DRIP waveforms control PAPR while producing multi-target beampatterns and low multi-user interference for ISAC.

A machine-rendered reading of the paper's core claim, the machinery that carries it, and where it could break.

The paper introduces DRIP as a family of discrete-time space-time sequences for integrated sensing and communications. These sequences are shaped so they meet a chosen peak-to-average power ratio while their beampatterns focus energy on several directions and suppress interference, resembling classic radar chirps. For the communication side the same sequences are optimized to reduce interference among multiple users for different signal constellations.

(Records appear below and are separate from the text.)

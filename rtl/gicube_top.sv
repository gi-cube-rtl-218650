// gicube_top: the GI-Cube ray tracing ASIC: NPROC block processors (four
// at the design point) joined by the ray bus and a ring.
//
// Ray bus, board controller to processors: a broadcast. Every processor sees
// the ray on dsp_in and the one that owns its start position (by the
// configured partition) accepts it; dsp_in_ready is the OR of their readies.
// Ray bus, processors to board controller: a binary tree of ray_merge nodes
// (NPROC-1 nodes) ending in dsp_out. Rays that leave a processor's part of
// the volume travel on the ring: processor p's right output feeds processor
// p+1's left input and its left output feeds p-1's right input (mod NPROC).
// Each processor has its own volume memory port (towards its Rambus cell and
// RDRAM, which are outside this design); reads return one voxel per cycle in
// request order. The LUT load bus, configuration registers and block empty
// flags are broadcast to all processors. ev carries each processor's event
// pulses (see block_processor). NPROC must be a power of two.
module gicube_top
  import gicube_pkg::*;
#(
  parameter int unsigned VOL_N = VOL_N_DEF,
  parameter int unsigned BLK_N = BLK_N_DEF,
  parameter int unsigned NPROC = NPROC_DEF,
  parameter int unsigned QLEN  = QLEN_DEF,
  localparam int unsigned BPA  = VOL_N / BLK_N,
  localparam int unsigned NB   = BPA * BPA * BPA
) (
  input  logic          clk,
  input  logic          rst_n,
  input  cfg_t          cfg,
  input  logic [NB-1:0] empty_flags,
  input  lut_wr_t       lut_wr,
  input  logic          dsp_in_valid,
  input  ray_t          dsp_in_ray,
  output logic          dsp_in_ready,
  output logic          dsp_out_valid,
  output ray_t          dsp_out_ray,
  input  logic          dsp_out_ready,
  output mem_req_t      mem_req   [NPROC],
  input  logic          mem_ready [NPROC],
  input  mem_rsp_t      mem_rsp   [NPROC],
  output logic [15:0]   ev        [NPROC]
);
  logic l_in_v [NPROC], r_in_v [NPROC], l_in_r [NPROC], r_in_r [NPROC];
  ray_t l_in_d [NPROC], r_in_d [NPROC];
  logic l_out_v [NPROC], r_out_v [NPROC], l_out_r [NPROC], r_out_r [NPROC];
  ray_t l_out_d [NPROC], r_out_d [NPROC];
  logic d_in_r [NPROC];

  // merge tree in heap order: node 1 is the root, leaves NPROC..2*NPROC-1
  logic t_v [2*NPROC];
  logic t_r [2*NPROC];
  ray_t t_d [2*NPROC];

  for (genvar p = 0; p < NPROC; p++) begin : g_proc
    localparam int unsigned PR = (p + 1) % NPROC;
    localparam int unsigned PL = (p + NPROC - 1) % NPROC;
    block_processor #(.VOL_N(VOL_N), .BLK_N(BLK_N), .NPROC(NPROC), .QLEN(QLEN), .MY_ID(p)) u_proc (
      .clk, .rst_n, .cfg, .empty_flags, .lut_wr,
      .l_in_valid(l_in_v[p]), .l_in_ray(l_in_d[p]), .l_in_ready(l_in_r[p]),
      .r_in_valid(r_in_v[p]), .r_in_ray(r_in_d[p]), .r_in_ready(r_in_r[p]),
      .d_in_valid(dsp_in_valid), .d_in_ray(dsp_in_ray), .d_in_ready(d_in_r[p]),
      .l_out_valid(l_out_v[p]), .l_out_ray(l_out_d[p]), .l_out_ready(l_out_r[p]),
      .r_out_valid(r_out_v[p]), .r_out_ray(r_out_d[p]), .r_out_ready(r_out_r[p]),
      .d_out_valid(t_v[NPROC + p]), .d_out_ray(t_d[NPROC + p]), .d_out_ready(t_r[NPROC + p]),
      .mem_req(mem_req[p]), .mem_ready(mem_ready[p]), .mem_rsp(mem_rsp[p]), .ev(ev[p]));
    // ring
    assign l_in_v[PR]  = r_out_v[p];
    assign l_in_d[PR]  = r_out_d[p];
    assign r_out_r[p]  = l_in_r[PR];
    assign r_in_v[PL]  = l_out_v[p];
    assign r_in_d[PL]  = l_out_d[p];
    assign l_out_r[p]  = r_in_r[PL];
  end

  for (genvar n = 1; n < NPROC; n++) begin : g_merge
    logic iv [2], ir [2];
    ray_t id [2];
    assign iv[0] = t_v[2*n];
    assign iv[1] = t_v[2*n+1];
    assign id[0] = t_d[2*n];
    assign id[1] = t_d[2*n+1];
    assign t_r[2*n]   = ir[0];
    assign t_r[2*n+1] = ir[1];
    ray_merge u_merge (.clk, .rst_n, .in_valid(iv), .in_ray(id), .in_ready(ir),
      .out_valid(t_v[n]), .out_ray(t_d[n]), .out_ready(t_r[n]));
  end

  // root (with one processor the leaf itself is node 1)
  assign dsp_out_valid = t_v[1];
  assign dsp_out_ray   = t_d[1];
  assign t_r[1]        = dsp_out_ready;
  assign t_v[0] = 1'b0;
  assign t_d[0] = '0;
  assign t_r[0] = 1'b0;

  always_comb begin
    dsp_in_ready = 1'b0;
    for (int p = 0; p < NPROC; p++) dsp_in_ready = dsp_in_ready | d_in_r[p];
  end
endmodule
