// tb_gicube_top: end-to-end test of the GI-Cube chip at its design point
// (256^3 volume, 32^3 blocks, four processors, 256-ray queues).
//
// The board controller is modelled here: it loads all lookup tables, then
// runs phases, each injecting rays on the broadcast bus and collecting the
// rays that come back (finished, trapped or overflowed) until every ray is
// accounted for:
//   1 rendering, simple slabs: rays along +x and -x through the sphere
//     (ring traffic both ways, cache misses, reflections, early termination,
//     software trap, empty-block space leaping)
//   2 global illumination lighting, low albedo: energy splatted as
//     irradiance carriers, read-modify-write of voxels in the cache
//   3 high albedo photons: scattering and absorption
//   4 rendering with global illumination, skewed-block partition,
//     contribution policy, and a burst of rays into one block (overflow)
// Checks: ray conservation per phase, finish reasons, colour only on rays
// that met the sphere, irradiance written back, and that every mechanism
// happened at least once.
`timescale 1ns/1ps
module tb_gicube_top;
  import gicube_pkg::*;
  import tb_gicube_pkg::*;

  localparam int NPROC = 4;
  localparam int NB = 512;

  logic clk = 0, rst_n = 0;
  always #5 clk = ~clk;

  cfg_t          cfg;
  logic [NB-1:0] empty_flags;
  lut_wr_t       lut_wr;
  logic          dsp_in_valid, dsp_in_ready, dsp_out_valid, dsp_out_ready;
  ray_t          dsp_in_ray, dsp_out_ray;
  mem_req_t      mem_req [NPROC];
  logic          mem_ready [NPROC];
  mem_rsp_t      mem_rsp [NPROC];
  logic [15:0]   ev [NPROC];
  int            n_rd [NPROC], n_wr [NPROC], mx_irr [NPROC];

  gicube_top dut (.clk, .rst_n, .cfg, .empty_flags, .lut_wr,
    .dsp_in_valid, .dsp_in_ray, .dsp_in_ready, .dsp_out_valid, .dsp_out_ray, .dsp_out_ready,
    .mem_req, .mem_ready, .mem_rsp, .ev);

  for (genvar p = 0; p < NPROC; p++) begin : g_mem
    rdram_model #(.LAT(6), .STALL_EVERY(7)) u_mem (.clk, .req(mem_req[p]), .ready(mem_ready[p]),
      .rsp(mem_rsp[p]), .n_reads(n_rd[p]), .n_writes(n_wr[p]), .max_irr(mx_irr[p]));
  end

  int checks = 0, failures = 0;
  int evc [16];
  int cycles = 0;
  int carrier_ret = 0;
  int returned, done_cnt, trap_cnt, ovf_cnt, colour_cnt;
  string ev_name [16] = '{"miss stall", "bypass", "carrier absorbed", "queue overflow",
    "sent left", "sent right", "sent to controller", "active switch", "space leap",
    "early termination", "photon absorbed", "trap", "scatter", "splat carrier",
    "ray finished", "ray issued"};

  always @(posedge clk) begin
    cycles <= cycles + 1;
    for (int p = 0; p < NPROC; p++)
      for (int b = 0; b < 16; b++)
        if (ev[p][b]) evc[b] = evc[b] + 1;
  end

  // returned rays
  assign dsp_out_ready = 1'b1;
  always @(posedge clk) begin
    if (dsp_out_valid && dsp_out_ray.rtype[T_CARRIER]) begin
      carrier_ret = carrier_ret + 1;   // overflowed carrier: its energy is handed back
    end else if (dsp_out_valid) begin
      returned = returned + 1;
      if (dsp_out_ray.rtype[T_DONE]) done_cnt = done_cnt + 1;
      else if (dsp_out_ray.rtype[T_TRAP]) trap_cnt = trap_cnt + 1;
      else ovf_cnt = ovf_cnt + 1;
      if (!dsp_out_ray.rtype[T_LIGHT] && (dsp_out_ray.red != 0 || dsp_out_ray.blue != 0))
        colour_cnt = colour_cnt + 1;
    end
  end

  task automatic check(input bit ok, input string msg);
    checks++;
    if (!ok) begin
      failures++;
      $display("FAIL: %s", msg);
    end
  endtask

  task automatic lut_write(input lut_sel_e sel, input int addr, input logic [83:0] data);
    lut_wr.we = 1'b1; lut_wr.sel = sel; lut_wr.addr = 17'(addr); lut_wr.data = data;
    @(posedge clk);
    #1;
    lut_wr.we = 1'b0;
  endtask

  task automatic send(input ray_t r);
    // driven and sampled between clock edges, where nothing else changes
    @(negedge clk);
    dsp_in_ray = r;
    dsp_in_valid = 1'b1;
    #1;
    while (!dsp_in_ready) begin @(negedge clk); #1; end
    @(posedge clk);
    #1;
    dsp_in_valid = 1'b0;
  endtask

  // wait until `expect_n` rays (minus absorbed photons) came back
  task automatic drain(input int r_before, input int expect_n, input int absorbed_before, input int limit);
    int t;
    t = 0;
    while ((returned - r_before) + (evc[10] - absorbed_before) < expect_n && t < limit) begin
      @(posedge clk);
      t++;
    end
    repeat (50) @(posedge clk);
  endtask

  initial begin
    int r0, a0, c0, sent;
    int lost;
    for (int b = 0; b < 16; b++) evc[b] = 0;
    returned = 0; done_cnt = 0; trap_cnt = 0; ovf_cnt = 0; colour_cnt = 0;
    lut_wr = '0;
    dsp_in_valid = 0;
    dsp_in_ray = '0;
    cfg = '0;
    cfg.partition = PART_SIMPLE_SLAB;
    cfg.sample_dist = 16'd768;           // 3 voxels
    cfg.ert_threshold = 24'hF00000;
    empty_flags = '0;
    for (int b = 0; b < NB; b++) begin
      // blocks with no voxel of the sphere or the slab are empty
      int bx, by, bz;
      bx = b & 7; by = (b >> 3) & 7; bz = b >> 6;
      if (bx == 0 || bx == 7 || by == 0 || by == 7) empty_flags[b] = 1'b1;
    end
    repeat (5) @(posedge clk);
    rst_n = 1;
    @(posedge clk);
    #1;
    for (int i = 0; i < 2048; i++)  lut_write(LUT_GRAD, i, 84'(grad_entry(i)));
    for (int i = 0; i < 16384; i++) lut_write(LUT_SEG, i, 84'(seg_entry(i)));
    for (int i = 0; i < 256; i++)   lut_write(LUT_JITTER, i, 84'(jitter_entry(i)));
    for (int i = 0; i < 16384; i++) lut_write(LUT_POWER, i, 84'(power_entry(i)));
    for (int i = 0; i < 256; i++)   lut_write(LUT_RDIR, i, 84'(rdir_entry(i)));
    for (int i = 0; i < 6 * 16384; i++) lut_write(LUT_REFL, i, 84'(refl_entry(i)));
    $display("tables loaded at cycle %0d", cycles);

    // ---- phase 1: rendering rays along +x and -x ----
    r0 = returned; a0 = evc[10]; sent = 0;
    for (int j = 0; j < 24; j++) begin
      int y, z;
      y = 90 + (j % 6) * 14; z = 96 + (j / 6) * 36;
      send(make_ray(16'h0080, (y << 8) + 128, (z << 8) + 128, 16384, 0, 0, 0, 0, 16'hC000));
      send(make_ray((255 << 8) + 64, ((y + 5) << 8), (z << 8), -16384, 0, 0, 0, 0, 16'hC000));
      sent += 2;
    end
    // rays towards the software-BSDF slab
    for (int j = 0; j < 4; j++) begin
      send(make_ray((104 << 8), ((110 + 10 * j) << 8), (192 << 8), 0, 0, 16384, 0, 0, 16'h0100));
      sent++;
    end
    drain(r0, sent, a0, 400000);
    check(returned - r0 == sent, $sformatf("phase 1: %0d of %0d rays returned", returned - r0, sent));
    check(colour_cnt > 0, "phase 1: no ray picked up colour");
    check(trap_cnt > 0, "phase 1: no ray trapped for software scattering");
    $display("phase 1 done at cycle %0d: returned %0d, coloured %0d", cycles, returned - r0, colour_cnt);

    // ---- phase 2: low-albedo lighting rays ----
    r0 = returned; a0 = evc[10]; sent = 0;
    for (int j = 0; j < 16; j++) begin
      send(make_ray((110 + j * 2) << 8, (120 + (j % 4) * 4) << 8, 16'h0080, 0, 0, 16384, 1, 200, 16'hFFFF));
      sent++;
    end
    drain(r0, sent, a0, 300000);
    check(returned - r0 == sent, $sformatf("phase 2: %0d of %0d rays returned", returned - r0, sent));
    begin
      int wsum;
      wsum = 0;
      for (int p = 0; p < NPROC; p++) wsum += n_wr[p];
      check(wsum > 0, "phase 2: no irradiance written back");
      check(mx_irr[0] + mx_irr[1] + mx_irr[2] + mx_irr[3] > 0,
            "phase 2: no voxel gained irradiance");
    end
    $display("phase 2 done at cycle %0d", cycles);

    // ---- phase 3: high-albedo photons ----
    cfg.high_albedo = 1'b1;
    r0 = returned; a0 = evc[10]; sent = 0;
    for (int j = 0; j < 24; j++) begin
      send(make_ray((100 + j * 2) << 8, (110 + (j % 6) * 4) << 8, 16'h0080, 0, 0, 16384, 1, 15,
                    16'h2000 + j * 16'h0400));
      sent++;
    end
    drain(r0, sent, a0, 300000);
    check(returned - r0 + (evc[10] - a0) == sent,
          $sformatf("phase 3: %0d returned + %0d absorbed of %0d", returned - r0, evc[10] - a0, sent));
    $display("phase 3 done at cycle %0d", cycles);

    // ---- phase 4: GI rendering, skewed blocks, contribution policy, burst ----
    cfg.high_albedo = 1'b0;
    cfg.gi_enable = 1'b1;
    cfg.partition = PART_SKEWED_BLOCK;
    cfg.policy_contrib = 1'b1;
    r0 = returned; a0 = evc[10]; sent = 0;
    for (int j = 0; j < 300; j++) begin
      send(make_ray((64 << 8) + j, (64 << 8) + j * 3, (64 << 8) + j * 7, 9459, 9459, 9459, 0, 0, 16'hF000));
      sent++;
    end
    for (int j = 0; j < 8; j++) begin
      send(make_ray((40 << 8), ((100 + j * 8) << 8), (128 << 8), 16384, 0, 0, 0, 0, 16'hF000));
      sent++;
    end
    drain(r0, sent, a0, 900000);
    check(returned - r0 == sent, $sformatf("phase 4: %0d of %0d rays returned", returned - r0, sent));
    check(ovf_cnt > 0, "phase 4: no queue overflow");
    $display("phase 4 done at cycle %0d, overflowed %0d", cycles, ovf_cnt);

    for (int b = 0; b < 16; b++) begin
      $display("  %-20s %0d", ev_name[b], evc[b]);
      check(evc[b] > 0, $sformatf("mechanism never happened: %s", ev_name[b]));
    end
    lost = 0;
    $display("TB_RESULT checks=%0d failures=%0d", checks, failures);
    $finish;
  end

  initial begin
    repeat (3000000) @(posedge clk);
    failures++;
    $display("FAIL: watchdog expired");
    $display("TB_RESULT checks=%0d failures=%0d", checks, failures);
    $finish;
  end
endmodule
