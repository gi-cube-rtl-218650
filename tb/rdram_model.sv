// rdram_model: behavioural model of one processor's volume memory (the
// Rambus ASIC cell and its RDRAM) for simulation only. Reads return the
// voxel of the procedural test volume, or the last value written to that
// address, LAT cycles after the request, in request order, one per cycle.
// Writes are absorbed immediately. Every STALL_EVERY-th cycle the port is
// not ready, to exercise back-pressure (0 disables this).
module rdram_model
  import gicube_pkg::*;
  import tb_gicube_pkg::*;
#(
  parameter int LAT = 6,
  parameter int STALL_EVERY = 7
) (
  input  logic     clk,
  input  mem_req_t req,
  output logic     ready,
  output mem_rsp_t rsp,
  output int       n_reads,
  output int       n_writes,
  output int       max_irr     // largest irradiance written so far
);
  voxel_t written [int];
  voxel_t pipe_d [LAT];
  logic   pipe_v [LAT];
  int     cyc = 0;

  assign ready = (STALL_EVERY == 0) || ((cyc % STALL_EVERY) != 0);
  assign rsp.valid = pipe_v[LAT-1];
  assign rsp.rdata = pipe_d[LAT-1];

  initial begin
    n_reads = 0;
    n_writes = 0;
    max_irr = 0;
    for (int i = 0; i < LAT; i++) begin
      pipe_v[i] = 1'b0;
      pipe_d[i] = '0;
    end
  end

  always @(posedge clk) begin
    int a;
    cyc <= cyc + 1;
    for (int i = LAT - 1; i > 0; i--) begin
      pipe_v[i] <= pipe_v[i-1];
      pipe_d[i] <= pipe_d[i-1];
    end
    pipe_v[0] <= 1'b0;
    a = int'(req.addr);
    if (req.valid && ready) begin
      if (req.we) begin
        written[a] = req.wdata;
        n_writes <= n_writes + 1;
        if (int'(req.wdata.irradiance) > max_irr) max_irr <= int'(req.wdata.irradiance);
      end else begin
        pipe_v[0] <= 1'b1;
        pipe_d[0] <= written.exists(a) ? written[a]
                     : voxel_at(a & 255, (a >> 8) & 255, (a >> 16) & 255);
        n_reads <= n_reads + 1;
      end
    end
  end

endmodule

A block cyclic coordinate descent procedure is presented to solve the non-convex design problem and is claimed to reach an optimal waveform. If the construction succeeds, a single waveform family can be used for both sensing and communication tasks without violating transmitter power limits.

Core claim

DRIP waveforms are constructed to satisfy prescribed PAPR constraints, exhibit desired beampatterns for multi-target sensing that resemble radar chirps, and minimize multi-user interference for communication. The design is achieved through a block cyclic coordinate descent algorithm that handles the non-convex optimization and converges to an optimal solution, as validated by simulations showing superior performance and favorable trade-offs.

What carries the argument

DRIP waveform family, generated by dual beam-similarity aware optimization under PAPR control and solved via block cyclic coordinate descent.

If this is right

  • The waveforms can simultaneously target multiple desired directions while suppressing interference for multi-target sensing.
  • They closely resemble radar chirps while satisfying the PAPR specification.
  • Multi-user interference is minimized across a range of constellations for the communication function.
  • The block cyclic coordinate descent procedure converges to an optimal ISAC solution under the stated constraints.
  • Dynamic adjustment of PAPR becomes possible without redesigning the entire waveform family.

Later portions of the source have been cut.